--- DATA TO EXAMINE Enclosed Below ---

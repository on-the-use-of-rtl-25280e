// mlc_flash_model: behavioural model (not synthesizable) of a 2-bit-per-cell
// MLC NAND flash array, for testbenches only.
//
// Each cell stores one of four Gray-coded states, ordered by stored charge
// 11 < 10 < 00 < 01 and read back as (MSB, LSB). prog writes the two pages
// prog_msb / prog_lsb into the cells. age applies retention loss: every cell
// above the lowest state independently drops to the next lower state with
// probability age_thr / 65536 (single-step loss only). rd_start streams the
// first rd_cells cells, P cells per beat, on a valid/ready interface. The
// current cell contents are visible on st_msb / st_lsb.
module mlc_flash_model #(
  parameter int N_CELLS = 1296,
  parameter int P       = 8
) (
  input  logic               clk,
  input  logic               rst_n,
  input  logic               prog,
  input  logic [N_CELLS-1:0] prog_msb,
  input  logic [N_CELLS-1:0] prog_lsb,
  input  logic               age,
  input  logic [15:0]        age_thr,
  input  logic               rd_start,
  input  int                 rd_cells,
  output logic               rd_valid,
  input  logic               rd_ready,
  output logic [P-1:0]       rd_msb,
  output logic [P-1:0]       rd_lsb,
  output logic               rd_busy,
  output logic [N_CELLS-1:0] st_msb,
  output logic [N_CELLS-1:0] st_lsb
);
  int pos, last;

  function automatic logic [1:0] lower(logic [1:0] s);
    case (s)
      2'b01:   return 2'b00;
      2'b00:   return 2'b10;
      2'b10:   return 2'b11;
      default: return 2'b11;
    endcase
  endfunction

  always_comb begin
    for (int j = 0; j < P; j++) begin
      rd_msb[j] = (pos + j < N_CELLS) ? st_msb[pos + j] : 1'b0;
      rd_lsb[j] = (pos + j < N_CELLS) ? st_lsb[pos + j] : 1'b0;
    end
  end

  assign rd_valid = rd_busy;

  always_ff @(posedge clk or negedge rst_n) begin
    if (!rst_n) begin
      st_msb  <= '1;
      st_lsb  <= '1;
      rd_busy <= 1'b0;
      pos     <= 0;
      last    <= 0;
    end else begin
      if (prog) begin
        st_msb <= prog_msb;
        st_lsb <= prog_lsb;
      end else if (age) begin
        for (int i = 0; i < N_CELLS; i++)
          if ($urandom_range(65535, 0) < int'(age_thr))
            {st_msb[i], st_lsb[i]} <= lower({st_msb[i], st_lsb[i]});
      end
      if (rd_start && !rd_busy) begin
        rd_busy <= 1'b1;
        pos     <= 0;
        last    <= rd_cells;
      end else if (rd_busy && rd_ready) begin
        if (pos + P >= last) rd_busy <= 1'b0;
        pos <= pos + P;
      end
    end
  end
endmodule
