// preproc_check: stimulus and checker for one preproc instance, used by
// tb_preproc. Random cell reads are streamed in, with random gaps, for the
// separate layout (LSB page and MSB page) and the shared layout. The
// expected word and reliability vector are derived from the retention model
// (states by charge 11 < 10 < 00 < 01; a read bit is reliable when the only
// other possible origin, the state one level up, has the same bit). Also
// checked: the number of beats per codeword, that in_ready stays low and the
// outputs hold while the codeword is not acknowledged, and that out_valid
// drops after out_ack.
module preproc_check #(
  parameter int N = 1296,
  parameter int P = 8,
  parameter int WORDS = 12
) (
  input  logic clk,
  input  logic rst_n,
  output int   checks,
  output int   failures,
  output bit   finished
);
  logic cfg_shared, cfg_sel_msb, in_valid, in_ready, out_valid, out_ack;
  logic [P-1:0] msb, lsb;
  logic [N-1:0] y, rel;
  int n_hold = 0;

  preproc #(.N(N), .CELLS_PER_BEAT(P)) dut (.*);

  task automatic check(input bit ok, input string msg);
    checks++;
    if (!ok) begin failures++; $display("FAIL %s", msg); end
  endtask

  function automatic logic [1:0] higher(logic [1:0] s);
    case (s)
      2'b11:   return 2'b10;
      2'b10:   return 2'b00;
      default: return 2'b01;
    endcase
  endfunction

  task automatic one_word(input bit shared, input bit sel);
    logic [N-1:0] ey, er;
    int cells, beats, accepted;
    logic [1:0] s [];
    cells = shared ? N / 2 : N;
    s = new[cells];
    for (int i = 0; i < cells; i++) s[i] = 2'($urandom);
    for (int i = 0; i < cells; i++) begin
      logic [1:0] h;
      logic rm, rl;
      h  = higher(s[i]);
      rm = (s[i] == 2'b01) || (h[1] == s[i][1]);
      rl = (s[i] == 2'b01) || (h[0] == s[i][0]);
      if (shared) begin
        ey[2 * i] = s[i][1]; er[2 * i] = rm;
        ey[2 * i + 1] = s[i][0]; er[2 * i + 1] = rl;
      end else begin
        ey[i] = sel ? s[i][1] : s[i][0];
        er[i] = sel ? rm : rl;
      end
    end
    beats = 0; accepted = 0;
    @(negedge clk);
    cfg_shared = shared; cfg_sel_msb = sel;
    while (accepted < cells) begin
      in_valid = ($urandom_range(3, 0) != 0);
      for (int j = 0; j < P; j++) begin
        msb[j] = s[accepted + j][1];
        lsb[j] = s[accepted + j][0];
      end
      @(posedge clk);
      if (in_valid && in_ready) begin accepted += P; beats++; end
      @(negedge clk);
      // configuration may change after the first beat without effect
      if (beats > 0) begin cfg_shared = $urandom; cfg_sel_msb = $urandom; end
    end
    in_valid = 0;
    check(beats == (shared ? N / (2 * P) : N / P), $sformatf("beats=%0d", beats));
    check(out_valid, "out_valid not raised after the last beat");
    check(y == ey, $sformatf("word mismatch (shared=%0b sel=%0b)", shared, sel));
    check(rel == er, $sformatf("reliability mismatch (shared=%0b sel=%0b)", shared, sel));
    // hold while not acknowledged, with new data offered
    in_valid = 1; msb = '1; lsb = '0;
    repeat (3) begin
      @(posedge clk); #1;
      check(!in_ready && out_valid && y == ey && rel == er, "codeword not held before out_ack");
      n_hold++;
    end
    @(negedge clk);
    in_valid = 0; out_ack = 1;
    @(posedge clk); #1;
    out_ack = 0;
    check(!out_valid && in_ready, "out_valid still high after out_ack");
  endtask

  initial begin
    checks = 0; failures = 0; finished = 0;
    cfg_shared = 0; cfg_sel_msb = 0; in_valid = 0; out_ack = 0; msb = '0; lsb = '0;
    @(posedge rst_n);
    for (int t = 0; t < WORDS; t++) one_word(t % 3 == 2, t % 3 == 1);
    finished = 1;
  end
endmodule
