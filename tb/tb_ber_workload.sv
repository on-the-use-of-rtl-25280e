// tb_ber_workload: error-rate and decoding-speed run of the MLC read path at
// its default size (N=1296, rate 0.75, IT_MAX=300).
//
// Random codewords are written to both pages of the behavioural MLC flash,
// aged with single-step retention loss and the LSB-page codeword (the harder
// one) is read back and decoded four times from the same cells: A-PGDBF,
// A-GDBF, and the non-adapted PGDBF and GDBF (reliability ignored). Two raw
// LSB bit error rates are run, 2e-3 and 5e-3: with uniformly random states,
// half of the leakage steps change the LSB, so a cell-level step probability
// of 2*alpha gives an LSB error rate of about alpha.
// Per decode it checks that a success is a codeword, that reliable bits are
// unchanged in the adapted modes, and that done comes iters+2 clocks after
// the last beat (one clock per iteration). It prints, per mode, the frame and
// bit errors after decoding and the average clocks per codeword, and checks
// that the adapted GDBF fails on no more frames than plain GDBF on the same
// data and that every mode needs few clocks on average at these error rates.
module tb_ber_workload;
  import tb_code_pkg::*;
  localparam int Z = 108, DV = 3, DC = 12, IT_MAX = 300, PW = 8, P = 8;
  localparam int N = Z * DC;
  localparam int KW = $clog2(IT_MAX + 1);
  localparam int FRAMES = 120;
  typedef code_model #(Z, DV, DC) code_t;
  typedef logic [N-1:0] word_t;

  logic clk = 0, rst_n = 0;
  logic cfg_shared, cfg_sel_msb, cfg_prob, cfg_use_rel;
  logic [PW-1:0] cfg_p;
  logic [31:0] cfg_seed;
  logic cell_valid, cell_ready, busy, dec_done, dec_success;
  logic [P-1:0] cell_msb, cell_lsb;
  logic [KW-1:0] dec_iters;
  word_t dec_word;
  logic fm_prog, fm_age, fm_rd_start, fm_busy;
  logic [15:0] fm_age_thr;
  int fm_cells;
  word_t fm_pmsb, fm_plsb, st_msb, st_lsb;

  int checks = 0, failures = 0;
  longint cycle = 0;
  code_t code;

  mlc_bf_system dut (.*);

  mlc_flash_model #(.N_CELLS(N), .P(P)) flash (
    .clk, .rst_n, .prog(fm_prog), .prog_msb(fm_pmsb), .prog_lsb(fm_plsb),
    .age(fm_age), .age_thr(fm_age_thr), .rd_start(fm_rd_start), .rd_cells(fm_cells),
    .rd_valid(cell_valid), .rd_ready(cell_ready), .rd_msb(cell_msb), .rd_lsb(cell_lsb),
    .rd_busy(fm_busy), .st_msb, .st_lsb
  );

  always #5 clk = ~clk;
  always @(posedge clk) cycle++;

  task automatic check(input bit ok, input string msg);
    checks++;
    if (!ok) begin failures++; $display("FAIL %s", msg); end
  endtask

  function automatic word_t lsb_rel(word_t m, word_t l);
    word_t r;
    for (int i = 0; i < N; i++) r[i] = m[i] ^ l[i];  // 01 and 10 keep a correct LSB
    return r;
  endfunction

  // Decode the LSB page in one mode; returns clocks from last beat to done.
  task automatic decode(input bit prob, input bit use_rel, input word_t x,
                        output bit ok, output int bit_err, output int clocks);
    longint t_last;
    word_t rel;
    @(negedge clk);
    cfg_shared = 0; cfg_sel_msb = 0; cfg_prob = prob; cfg_use_rel = use_rel;
    cfg_p = 8'd179; cfg_seed = $urandom;
    fm_cells = N; fm_rd_start = 1;
    @(negedge clk);
    fm_rd_start = 0;
    while (fm_busy) @(negedge clk);
    t_last = cycle;
    while (!dec_done) @(negedge clk);
    clocks = int'(cycle - t_last);
    ok = dec_success && (dec_word == x);
    bit_err = $countones(dec_word ^ x);
    rel = lsb_rel(st_msb, st_lsb);
    check(clocks == int'(dec_iters) + 2, $sformatf("clocks %0d for %0d iterations", clocks, dec_iters));
    if (dec_success) check(code.syn_weight(dec_word) == 0, "success on a non-codeword");
    if (use_rel) check(((dec_word ^ st_lsb) & rel) == '0, "reliable bit flipped");
  endtask

  initial begin
    int thr [2] = '{262, 655};          // cell step probability 2*alpha * 65536
    real alpha [2] = '{2.0e-3, 5.0e-3};
    code = new();
    cfg_shared = 0; cfg_sel_msb = 0; cfg_prob = 0; cfg_use_rel = 1; cfg_p = 0; cfg_seed = 0;
    fm_prog = 0; fm_age = 0; fm_rd_start = 0; fm_age_thr = 0; fm_cells = N; fm_pmsb = '0; fm_plsb = '0;
    repeat (3) @(posedge clk);
    rst_n = 1;
    for (int a = 0; a < 2; a++) begin
      int fe [4], be [4];
      longint clk_sum [4];
      longint raw;
      foreach (fe[k]) begin fe[k] = 0; be[k] = 0; clk_sum[k] = 0; end
      raw = 0;
      for (int f = 0; f < FRAMES; f++) begin
        word_t xm, xl;
        xm = code.random_codeword();
        xl = code.random_codeword();
        @(negedge clk);
        fm_pmsb = xm; fm_plsb = xl; fm_prog = 1;
        @(negedge clk);
        fm_prog = 0; fm_age_thr = 16'(thr[a]); fm_age = 1;
        @(negedge clk);
        fm_age = 0;
        raw += $countones(st_lsb ^ xl);
        for (int k = 0; k < 4; k++) begin
          bit ok; int bits, clocks;
          // k: 0 A-PGDBF, 1 A-GDBF, 2 PGDBF, 3 GDBF
          decode(k % 2 == 0, k < 2, xl, ok, bits, clocks);
          if (!ok) fe[k]++;
          be[k] += bits;
          clk_sum[k] += clocks;
        end
      end
      $display("raw LSB BER target %.1e measured %.2e over %0d frames", alpha[a],
               real'(raw) / real'(FRAMES * N), FRAMES);
      $display("  A-PGDBF: frame err %0d  bit err %0d  avg clocks %.2f", fe[0], be[0], real'(clk_sum[0]) / FRAMES);
      $display("  A-GDBF : frame err %0d  bit err %0d  avg clocks %.2f", fe[1], be[1], real'(clk_sum[1]) / FRAMES);
      $display("  PGDBF  : frame err %0d  bit err %0d  avg clocks %.2f", fe[2], be[2], real'(clk_sum[2]) / FRAMES);
      $display("  GDBF   : frame err %0d  bit err %0d  avg clocks %.2f", fe[3], be[3], real'(clk_sum[3]) / FRAMES);
      check(fe[1] <= fe[3], "A-GDBF failed on more frames than GDBF");
      for (int k = 0; k < 4; k++)
        check(real'(clk_sum[k]) / FRAMES < 30.0, $sformatf("mode %0d needs too many clocks", k));
    end
    $display("TB_RESULT checks=%0d failures=%0d", checks, failures);
    $finish;
  end

  initial begin
    repeat (2000000) @(posedge clk);
    failures++;
    $display("watchdog expired");
    $display("TB_RESULT checks=%0d failures=%0d", checks, failures);
    $finish;
  end
endmodule
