// tb_code_pkg: testbench-side model of the quasi-cyclic LDPC code.
//
// code_model #(Z, DV, DC) builds the parity-check matrix H directly from its
// definition (DV x DC circulants, block (i,j) = identity rotated by
// (i*j) mod Z), independently of the RTL wiring functions. It offers:
//   - syndrome weight of a word,
//   - random codewords: H is brought to reduced row-echelon form once by
//     Gaussian elimination over GF(2); free bits are drawn at random and the
//     pivot bits solved from the reduced rows,
//   - one iteration of the (adapted) deterministic GDBF decoder, used as the
//     reference for the RTL decoder in GDBF mode.
package tb_code_pkg;

  class code_model #(int Z = 27, int DV = 3, int DC = 12);
    localparam int N = Z * DC;
    localparam int M = Z * DV;
    typedef logic [N-1:0] word_t;

    word_t h   [M];   // rows of H
    word_t rr  [M];   // reduced rows
    int    piv [M];   // pivot column of each reduced row, -1 if the row is zero
    bit    is_piv [N];
    int    rank;
    int    col_rows [N][DV];  // the DV checks of each column

    function new();
      for (int i = 0; i < DV; i++)
        for (int r = 0; r < Z; r++) begin
          h[i * Z + r] = '0;
          for (int j = 0; j < DC; j++)
            h[i * Z + r][j * Z + (r + (i * j) % Z) % Z] = 1'b1;
        end
      for (int n = 0; n < N; n++) begin
        int k;
        k = 0;
        for (int m = 0; m < M; m++) if (h[m][n]) begin col_rows[n][k] = m; k++; end
      end
      reduce();
    endfunction

    function void reduce();
      int row;
      for (int m = 0; m < M; m++) begin rr[m] = h[m]; piv[m] = -1; end
      for (int n = 0; n < N; n++) is_piv[n] = 0;
      row = 0;
      for (int col = 0; col < N && row < M; col++) begin
        int sel;
        sel = -1;
        for (int m = row; m < M; m++) if (rr[m][col]) begin sel = m; break; end
        if (sel < 0) continue;
        begin word_t t; t = rr[sel]; rr[sel] = rr[row]; rr[row] = t; end
        for (int m = 0; m < M; m++)
          if (m != row && rr[m][col]) rr[m] ^= rr[row];
        piv[row] = col;
        is_piv[col] = 1;
        row++;
      end
      rank = row;
    endfunction

    function int syn_weight(word_t x);
      int w;
      w = 0;
      for (int m = 0; m < M; m++) w += int'(^(h[m] & x));
      return w;
    endfunction

    function word_t random_codeword();
      word_t x;
      for (int n = 0; n < N; n++) x[n] = is_piv[n] ? 1'b0 : 1'($urandom);
      for (int r = 0; r < rank; r++) x[piv[r]] = ^(rr[r] & x);
      return x;
    endfunction

    // One GDBF step with reliability. Returns 0 (and leaves v) when the
    // syndrome is already zero, 1 after a flip step.
    function bit gdbf_step(ref word_t v, input word_t y, input word_t rel);
      bit c [M];
      int e [N];
      int emax;
      bit any;
      any = 0;
      for (int m = 0; m < M; m++) begin c[m] = ^(h[m] & v); any |= c[m]; end
      if (!any) return 0;
      emax = 0;
      for (int n = 0; n < N; n++) begin
        e[n] = int'(v[n] ^ y[n]);
        for (int k = 0; k < DV; k++) if (c[col_rows[n][k]]) e[n]++;
        if (e[n] > emax) emax = e[n];
      end
      for (int n = 0; n < N; n++) if (!rel[n] && e[n] == emax) v[n] = ~v[n];
      return 1;
    endfunction
  endclass

endpackage
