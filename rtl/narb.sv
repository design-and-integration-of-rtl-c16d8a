// narb: non-blocking (nacking) arbiter of the virtual-channel switch.
//
// A 4-phase latch controller for one virtual channel. A left request lr+ is
// taken when the channel is free: the flit is captured (cap pulses for one
// cycle), lr is acknowledged on la and the flit is forwarded on rr. If a new
// request arrives while the previous flit has been acknowledged on the left but
// not yet on the right (ra), the request is refused on ln instead of waiting,
// so the sender can let the other virtual channel through.
//
// The state machine is the original CCS specification, state for state
// (S0..S21). Each signal name stands for its next transition; all five
// signals are 4-phase levels. An input transition is remembered until the
// current state can take it. Where the specification lets two outputs fire in
// either order (S1, S7, S19) both fire in the same cycle. Where an input and
// an output are both possible the input is taken first; in S10 a pending ra is
// taken before a pending lr, so a request is only refused when ra has
// really not arrived. These orderings are this design's choices.
// In S19 the right request is an output, as in the other states.
//
// Interface: lr/la/ln toward the 2-to-4-phase converter, rr/ra toward the
// merge modules, cap = load the channel's flit latch.
// Timing: one clock per specification step.
module narb (
  input  logic clk,
  input  logic rst_n,
  input  logic lr,
  output logic la,
  output logic ln,
  output logic rr,
  input  logic ra,
  output logic cap
);
  typedef enum logic [4:0] {
    S0, S1, S2, S3, S4, S5, S6, S7, S8, S9, S10,
    S11, S12, S13, S14, S15, S16, S17, S18, S19, S20, S21
  } nstate_e;

  nstate_e st, st_n;
  logic    lr_s, ra_s;        // last taken level of lr and ra
  logic    lr_ev, ra_ev;      // a transition is pending
  logic    take_lr, take_ra;
  logic    fire_la, fire_rr, fire_ln;

  assign lr_ev = (lr != lr_s);
  assign ra_ev = (ra != ra_s);

  always_comb begin
    st_n    = st;
    take_lr = 1'b0;
    take_ra = 1'b0;
    fire_la = 1'b0;
    fire_rr = 1'b0;
    fire_ln = 1'b0;
    cap     = 1'b0;
    unique case (st)
      S0:  if (lr_ev) begin take_lr = 1'b1; cap = 1'b1; st_n = S1; end
      S1:  begin fire_la = 1'b1; fire_rr = 1'b1; st_n = S4; end
      S2:  begin fire_rr = 1'b1; st_n = S4; end
      S3:  begin fire_la = 1'b1; st_n = S4; end
      S4:  if (lr_ev) begin take_lr = 1'b1; st_n = S5; end
           else if (ra_ev) begin take_ra = 1'b1; st_n = S6; end
      S5:  if (ra_ev) begin take_ra = 1'b1; st_n = S7; end
           else begin fire_la = 1'b1; st_n = S10; end
      S6:  if (lr_ev) begin take_lr = 1'b1; st_n = S7; end
           else begin fire_rr = 1'b1; st_n = S8; end
      S7:  begin fire_la = 1'b1; fire_rr = 1'b1; st_n = S12; end
      S8:  if (lr_ev) begin take_lr = 1'b1; st_n = S9; end
      S9:  begin fire_la = 1'b1; st_n = S12; end
      S10: if (ra_ev) begin take_ra = 1'b1; st_n = S11; end
           else if (lr_ev) begin take_lr = 1'b1; st_n = S15; end
      S11: begin fire_rr = 1'b1; st_n = S12; end
      S12: if (lr_ev) begin take_lr = 1'b1; cap = 1'b1; st_n = S13; end
           else if (ra_ev) begin take_ra = 1'b1; st_n = S0; end
      S13: if (ra_ev) begin take_ra = 1'b1; st_n = S1; end
           else begin fire_la = 1'b1; st_n = S14; end
      S14: if (ra_ev) begin take_ra = 1'b1; st_n = S2; end
      S15: begin fire_ln = 1'b1; st_n = S16; end
      S16: if (lr_ev) begin take_lr = 1'b1; st_n = S17; end
           else if (ra_ev) begin take_ra = 1'b1; st_n = S18; end
      S17: if (ra_ev) begin take_ra = 1'b1; st_n = S19; end
           else begin fire_ln = 1'b1; st_n = S10; end
      S18: if (lr_ev) begin take_lr = 1'b1; st_n = S19; end
           else begin fire_rr = 1'b1; st_n = S20; end
      S19: begin fire_ln = 1'b1; fire_rr = 1'b1; st_n = S12; end
      S20: if (lr_ev) begin take_lr = 1'b1; st_n = S21; end
      S21: begin fire_ln = 1'b1; st_n = S12; end
      default: st_n = S0;
    endcase
  end

  always_ff @(posedge clk or negedge rst_n) begin
    if (!rst_n) begin
      st   <= S0;
      lr_s <= 1'b0;
      ra_s <= 1'b0;
      la   <= 1'b0;
      ln   <= 1'b0;
      rr   <= 1'b0;
    end else begin
      st <= st_n;
      if (take_lr) lr_s <= ~lr_s;
      if (take_ra) ra_s <= ~ra_s;
      if (fire_la) la <= ~la;
      if (fire_rr) rr <= ~rr;
      if (fire_ln) ln <= ~ln;
    end
  end

  a_no_double_answer: assert property (@(posedge clk) disable iff (!rst_n) !(la && ln));

endmodule
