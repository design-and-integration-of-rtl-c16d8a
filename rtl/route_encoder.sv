// route_encoder: source-route lookup for one sending node.
//
// Turns source and destination coordinates into the address field of a flit:
// one two-bit direction per router on the XY path (X first, then Y), then the
// inverse of the last direction, which makes the destination router hand the
// flit to its core. In a torus each dimension goes the short way round. The
// original design keeps precomputed routes in a table at the sender; this block
// computes the same entries with combinational logic (noc_pkg::source_route)
// instead of storing them. Source and destination must differ.
//
// Interface: coordinates in, addr out (pair for the first router in the two
// most significant bits). Timing: combinational.
module route_encoder
  import noc_pkg::*;
#(
  parameter int unsigned N      = MESH_N,
  parameter int unsigned ADDR_W = MESH_ADDR_W,
  parameter bit          TORUS  = 1'b0
) (
  input  logic [$clog2(N)-1:0] src_x,
  input  logic [$clog2(N)-1:0] src_y,
  input  logic [$clog2(N)-1:0] dst_x,
  input  logic [$clog2(N)-1:0] dst_y,
  output logic [ADDR_W-1:0]    addr
);
  logic [MAX_ADDR_W-1:0] full;

  always_comb begin
    full = source_route(N, TORUS, int'(src_x), int'(src_y), int'(dst_x), int'(dst_y));
    addr = full[MAX_ADDR_W-1 -: ADDR_W];
  end

endmodule
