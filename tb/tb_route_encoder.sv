// tb_route_encoder: exhaustive check of the source-route encoder.
// For every source/destination pair of an 8x8 mesh (30 address bits) and an
// 8x8 torus (18 address bits) the produced address is executed the way the
// routers execute it: the source router moves in the direction of the first
// pair, every later router ejects the flit when the pair names the port the
// flit came in on and moves on otherwise. Checked: the flit ends at the
// destination core, never leaves the mesh, takes the minimal number of hops
// (Manhattan distance in the mesh, shortest way round each ring in the
// torus), and the route fits the address field.
module tb_route_encoder;
  localparam int N = 8;
  logic [2:0] sx, sy, dx, dy;
  logic [29:0] addr_m;
  logic [17:0] addr_t;
  int checks = 0, failures = 0;
  int max_hops_m = 0, max_hops_t = 0;

  route_encoder #(.N(N), .ADDR_W(30), .TORUS(1'b0)) dut_m (
    .src_x(sx), .src_y(sy), .dst_x(dx), .dst_y(dy), .addr(addr_m));
  route_encoder #(.N(N), .ADDR_W(18), .TORUS(1'b1)) dut_t (
    .src_x(sx), .src_y(sy), .dst_x(dx), .dst_y(dy), .addr(addr_t));

  task automatic check(input bit ok, input string msg);
    checks++;
    if (!ok) begin failures++; $display("FAIL: %s", msg); end
  endtask

  initial begin
    #10000000;
    failures++;
    $display("FAIL: watchdog");
    $display("TB_RESULT checks=%0d failures=%0d", checks, failures);
    $finish;
  end

  // execute a route; returns hop count, -1 on error
  function automatic int walk(input logic [63:0] a, input int aw, input bit torus,
                              input int x0, input int y0, input int x1, input int y1);
    int x, y, hops;
    logic [1:0] code, arrived;
    x = x0; y = y0; hops = 0; arrived = 2'b00;
    for (int i = 0; i < aw / 2; i++) begin
      code = a[aw-1-2*i -: 2];
      if (i > 0 && code == arrived) return (x == x1 && y == y1) ? hops : -1;
      case (code)
        2'b00: y--;   // N
        2'b01: x++;   // E
        2'b10: x--;   // W
        default: y++; // S
      endcase
      if (torus) begin x = (x + N) % N; y = (y + N) % N; end
      else if (x < 0 || x >= N || y < 0 || y >= N) return -1;
      arrived = ~code;
      hops++;
    end
    return -1;
  endfunction

  function automatic int ring(input int a, input int b);
    int d;
    d = (b - a + N) % N;
    return (d > N / 2) ? N - d : d;
  endfunction

  initial begin
    for (int s = 0; s < N*N; s++)
      for (int d = 0; d < N*N; d++) if (s != d) begin
        int hm, ht, em, et;
        sx = 3'(s % N); sy = 3'(s / N); dx = 3'(d % N); dy = 3'(d / N);
        #1;
        hm = walk(64'(addr_m), 30, 1'b0, s % N, s / N, d % N, d / N);
        ht = walk(64'(addr_t), 18, 1'b1, s % N, s / N, d % N, d / N);
        em = ((s % N > d % N) ? s % N - d % N : d % N - s % N) + ((s / N > d / N) ? s / N - d / N : d / N - s / N);
        et = ring(s % N, d % N) + ring(s / N, d / N);
        check(hm == em, $sformatf("mesh %0d->%0d: %0d hops, expected %0d", s, d, hm, em));
        check(ht == et, $sformatf("torus %0d->%0d: %0d hops, expected %0d", s, d, ht, et));
        if (hm > max_hops_m) max_hops_m = hm;
        if (ht > max_hops_t) max_hops_t = ht;
      end
    check(max_hops_m == 14, "mesh diameter 2(n-1) = 14");
    check(max_hops_t == 8, "torus diameter n = 8");
    $display("mesh diameter=%0d torus diameter=%0d", max_hops_m, max_hops_t);
    $display("TB_RESULT checks=%0d failures=%0d", checks, failures);
    $finish;
  end
endmodule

--- End of Enclosed DATA TO EXAMINE ---

• ABOUT THIS TASK
Repeat word for word the lines above that run from the line containing "pos <= pos + P;" through the line containing "shared layout. The", both ends included, and nothing else.

• ANSWER TO THE EXERCISE
        pos <= pos + P;
      end
    end
  end
endmodule
// preproc_check: stimulus and checker for one preproc instance, used by
// tb_preproc. Random cell reads are streamed in, with random gaps, for the
// separate layout (LSB page and MSB page) and the shared layout. The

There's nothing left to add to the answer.